Linda’s young face grew tense, her green eyes hardened. Arlena… She thought to herself:
“She’s a beast – a beast…”
Stepmothers! It was rotten to have a stepmother, everybody said so. And it was true! Not that Arlena was unkind to her. Most of the time she hardly noticed the girl. But when she did, there was a contemptuous amusement in her glance, in her words. The finished grace and poise of Arlena’s movements emphasized Linda’s own adolescent clumsiness. With Arlena about, one felt, shamingly, just how immature and crude one was. But it wasn’t that only. No, it wasn’t only that. Linda groped haltingly in the recesses of her mind. She wasn’t very good at sorting out her emotions and labelling them. It was something that Arlena did to people – to the house —
“She’s bad,” thought Linda with decision. “She’s quite, quite bad.”
But you couldn’t even leave it at that. You couldn’t just elevate your nose with a sniff of moral superiority and dismiss her from your mind. It was something she did to people. Father, now. Father was quite different… She puzzled over it. Father coming down to take her out from school. Father taking her once for a cruise. And Father at home – with Arlena there. All – all sort of bottled up and not – and not there. Linda thought:
“And it’ll go on like this. Day after day – month after month. I can’t bear it.”
Life stretched before her – endless – in a series of days darkened and poisoned by Arlena’s presence. She was childish enough still to have little sense of proportion. A year, to Linda, seemed like an eternity. A big dark burning wave of hatred against Arlena surged up in her mind. She thought:
“I’d like to kill her. Oh! I wish she’d die…”
She looked out above the mirror onto the sea below. This place was really rather fun. Or it could be fun. All those beaches and coves and queer little paths. Lots to explore. And places where one could go off by oneself and muck about. There were caves, too, so the Cowan boys had told her.
Linda thought: “If only Arlena would go away, I could enjoy myself.”
Her mind went back to the evening of their arrival. It had been exciting coming coming from the mainland. The tide had been up over the causeway. They had come in a boat. The hotel had looked exciting, unusual. And then on the terrace a tall dark woman had jumped up and said:
“Why, Kenneth!”
And her father, looking frightfully surprised, had exclaimed:
“Rosamund!”
Linda considered Rosamund Darnley severely and critically in the manner of youth. She decided that she approved of Rosamund. Rosamund, she thought, was sensible. And her hair grew nicely – as though it fitted her – most people’s hair didn’t fit them.
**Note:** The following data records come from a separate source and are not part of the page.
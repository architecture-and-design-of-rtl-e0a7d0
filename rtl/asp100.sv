// asp100 - the ASP100 associative processor chip.
//
// A 1024-word by 72-bit content-addressable MATRIX does all processing: the
// controller loads a pattern into COMPARAND and MASK (TOP), COMPAREs it
// against every word at once, which loads the TAG register (SIDE) with the
// match of each word, and WRITEs the comparand into the masked columns of
// the tagged words. Sequences of compare/write pairs give word-parallel,
// bit-serial arithmetic. SIDE also shifts TAG to near (1) and far (16) neighbour
// words, across chip boundaries through SHBUS, counts the tagged words
// (COUNTAG, serial result on CTAG), keeps only the first tagged word
// (FIRSEL, chained through FIRSTIN) and reports whether any word responded
// (RSP). BOTTOM reads a tagged word (READ) onto DBUS and SHBUS. Sector 2 of
// the matrix can be split into an image FIFO of 24, 16 or 8 bits (CONFIFO)
// that streams frames in on VIN and out on VOUT while the rest computes,
// with a FENB/FFUL chain between chips.
//
// Interface: ctl is the decoded micro-instruction (one field per group, the
// WE and SETAG pins are its write and g2 fields), DBUS[23:0] its operand and
// DBUS[31] the NOP bit. Bidirectional pins are split into _i, _o and _oe.
// SHBUS[15:0] is the low-word end, SHBUS[31:16] the high-word end: during a
// shift up the low end is input and the high end output, during a shift down
// the reverse; during the third cycle of a READ SHBUS[23:0] and DBUS[23:0]
// carry the read data, driven only by a chip that holds a tagged word. Timing: a micro-instruction on the pins in cycle t
// has group 1 done at the end of t+1 and the rest at the end of t+2; COUNTAG
// and FIRSEL then run 31 and 23 cycles (busy high), READ 3 cycles.
// One clock replaces the document's CLK/DCLK four-phase scheme; rst_n is an
// asynchronous reset of this design's own.
// rst_n is used both as the asynchronous reset of the flip-flops and in the
// 'disable iff' of the assertion below; the lint notice that it is seen as a
// synchronous and an asynchronous signal comes from the assertion only.
module asp100
  import asp_pkg::*;
#(
  parameter int unsigned WORDS    = WORDS_DEF,
  parameter int unsigned B        = FAR_B_DEF,
  parameter int unsigned BLK_ROWS = 342,
  parameter int unsigned NBLK     = 3,
  parameter int unsigned STAGES   = 18,
  parameter int unsigned CELLS    = 19
) (
  input  logic              clk,
  input  logic              rst_n,
  input  uinstr_t           ctl,
  input  logic [31:0]       dbus_i,
  output logic [31:0]       dbus_o,
  output logic              dbus_oe,
  input  logic [SECT_W-1:0] vin,
  output logic [SECT_W-1:0] vout,
  output logic              vout_oe,
  input  logic [31:0]       shbus_i,
  output logic [31:0]       shbus_o,
  output logic [31:0]       shbus_oe,
  output logic              ctag,
  output logic              ctag_valid,
  output logic              rsp,
  input  logic              fenb,
  output logic              ffull,
  input  logic              firstin,
  input  logic              lin,
  input  logic              hin,
  input  logic              fircnten,
  output logic              busy
);

  uinstr_t           uir1, uir2;
  logic [SECT_W-1:0] d1, d2;

  logic [WIDTH-1:0]  mask, comp, bl_mask, fifo_cols;
  logic [2:0]        fifo_cfg;
  logic [WORDS-1:0]  ml, tag, wl, fifo_wl;
  logic [NBLK-1:0][WIDTH-1:0] bl;
  logic [NBLK-1:0]   blk_rsp, tok_blk;
  logic              fifo_ld, fifo_xfer, io_active;
  logic [B-1:0]      lo_out, hi_out;
  logic [WIDTH-1:0]  out_reg;
  logic [SECT_W-1:0] rd_data;
  logic              rd_oe, count_done, firsel_done;

  asp_ctl_pipe u_pipe (.clk, .rst_n, .ctl, .dbus_i, .uir1, .d1, .uir2, .d2);

  asp_top_regs u_top (
    .clk, .rst_n, .g1(uir1.g1), .sector(uir1.sector), .d(d1),
    .cfg_ld(uir2.g5 == G5_CONFIFO), .cfg_d(d2[2:0]),
    .io_active, .fifo_ld, .vin,
    .mask, .comp, .bl_mask, .fifo_cols, .fifo_cfg
  );

  asp_fifo_ctrl #(.WORDS(WORDS), .BLK_ROWS(BLK_ROWS), .NBLK(NBLK)) u_fc (
    .clk, .rst_n, .fenb, .ffull, .fifo_ld, .fifo_xfer, .fifo_wl, .tok_blk,
    .io_active, .vout_oe
  );

  // Write word lines: TAG AND write enable. A SETAG or RESETAG issued with
  // the WRITE acts on the word lines of that same write.
  always_comb begin
    if (uir2.g2 == G2_SETAG)        wl = '1;
    else if (uir2.g2 == G2_RESETAG) wl = '0;
    else                            wl = tag;
  end

  asp_matrix #(.WORDS(WORDS), .BLK_ROWS(BLK_ROWS), .NBLK(NBLK)) u_matrix (
    .clk, .comp, .mask(bl_mask), .ml,
    .wr_en(uir2.write), .wl,
    .rd_wl(tag), .bl,
    .fifo_cols(io_active ? fifo_cols : '0), .fifo_wl, .fifo_wr(fifo_xfer),
    .fifo_wdata(comp)
  );

  logic shift_up, shift_dn;
  assign shift_up = (uir2.g3 == G3_SHUP) || (uir2.g3 == G3_LGUP);
  assign shift_dn = (uir2.g3 == G3_SHDN) || (uir2.g3 == G3_LGDN);

  asp_side #(.WORDS(WORDS), .B(B), .BLK_ROWS(BLK_ROWS), .NBLK(NBLK),
             .STAGES(STAGES), .CELLS(CELLS)) u_side (
    .clk, .rst_n, .g2(uir2.g2), .g3(uir2.g3), .compare(uir2.compare),
    .countag(uir2.g5 == G5_COUNTAG), .firsel(uir2.g5 == G5_FIRSEL),
    .fircnten, .firstin, .lin, .hin, .ml,
    .lo_in(shbus_i[B-1:0]), .hi_in(shbus_i[16 +: B]),
    .lo_out, .hi_out, .tag, .rsp, .blk_rsp, .ctag, .ctag_valid,
    .count_done, .firsel_done, .busy
  );

  asp_bottom #(.NBLK(NBLK)) u_bot (
    .clk, .rst_n, .bl, .blk_rsp, .tok_blk, .fifo_cols, .io_active,
    .read(uir2.g5 == G5_READ), .sector(uir2.sector), .fifo_xfer,
    .out_reg, .rd_data, .rd_oe, .vout
  );

  // A chip drives the shared DBUS (and SHBUS) with READ data only if it held
  // a tagged word when the READ executed: after FIRSEL over a chain of chips
  // exactly one chip drives.
  logic rd_hit1, rd_hit2, rd_drive;
  always_ff @(posedge clk or negedge rst_n) begin
    if (!rst_n) begin
      rd_hit1 <= 1'b0;
      rd_hit2 <= 1'b0;
    end else begin
      rd_hit1 <= (uir2.g5 == G5_READ) && (|blk_rsp);
      rd_hit2 <= rd_hit1;
    end
  end
  assign rd_drive = rd_oe && rd_hit2;

  // SHBUS I/O buffers and their multiplexers: shift network or read data
  always_comb begin
    shbus_o  = '0;
    shbus_oe = '0;
    if (rd_drive) begin
      shbus_o[SECT_W-1:0]  = rd_data;
      shbus_oe[SECT_W-1:0] = '1;
    end else if (shift_up) begin
      shbus_o[16 +: B]  = hi_out;
      shbus_oe[16 +: B] = '1;
    end else if (shift_dn) begin
      shbus_o[B-1:0]  = lo_out;
      shbus_oe[B-1:0] = '1;
    end
  end

  assign dbus_o  = {8'h00, rd_data};
  assign dbus_oe = rd_drive;

  // A new multi-cycle operation must not start while one is running.
  a_no_overlap: assert property (@(posedge clk) disable iff (!rst_n)
    busy |-> !(uir2.g5 inside {G5_COUNTAG, G5_FIRSEL}));

  initial assert (B <= 16) else $error("asp100: far distance exceeds the 16 SHBUS lines per end");

endmodule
And her clothes were nice. And she had a kind of funny amused face – as though it were amused at herself not at you. Rosamund had been nice to her, Linda. She hadn’t been gushing or said things. (Under the term of “saying things” Linda grouped a mass of miscellaneous dislikes.) And Rosamund hadn’t looked as though she thought Linda a fool. In fact she’d treated Linda as though she were a real human being. Linda so seldom felt like a real human being that she was deeply grateful when any one appeared to consider her one.
Father, too, had seemed pleased to see Miss Darnley. Funny – he’d looked quite different, all of a sudden. He’d looked – he’d looked – Linda puzzled it out – why, young, that was it! He’d laughed – a queer boyish laugh. Now Linda came to think of it, she’d very seldom heard him laugh. She felt puzzled. It was as though she’d got a glimpse of quite a different person.
She thought: “I wonder what Father was like when he was my age…”
But that was too difficult. She gave it up.
An idea flashed across her mind. What fun it would have been if they’d come here and found Miss Darnley here – just she and Father. A vista opened out just for a minute. Father, boyish and laughing. Miss Darnley, herself – and all the fun one could have on the island – bathing – caves – The blackness shut down again.
Arlena. One couldn’t enjoy oneself with Arlena about. Why not? Well, she, Linda, couldn’t, anyway. You couldn’t be happy when there was a person there you – hated. Yes, hated. She hated Arlena.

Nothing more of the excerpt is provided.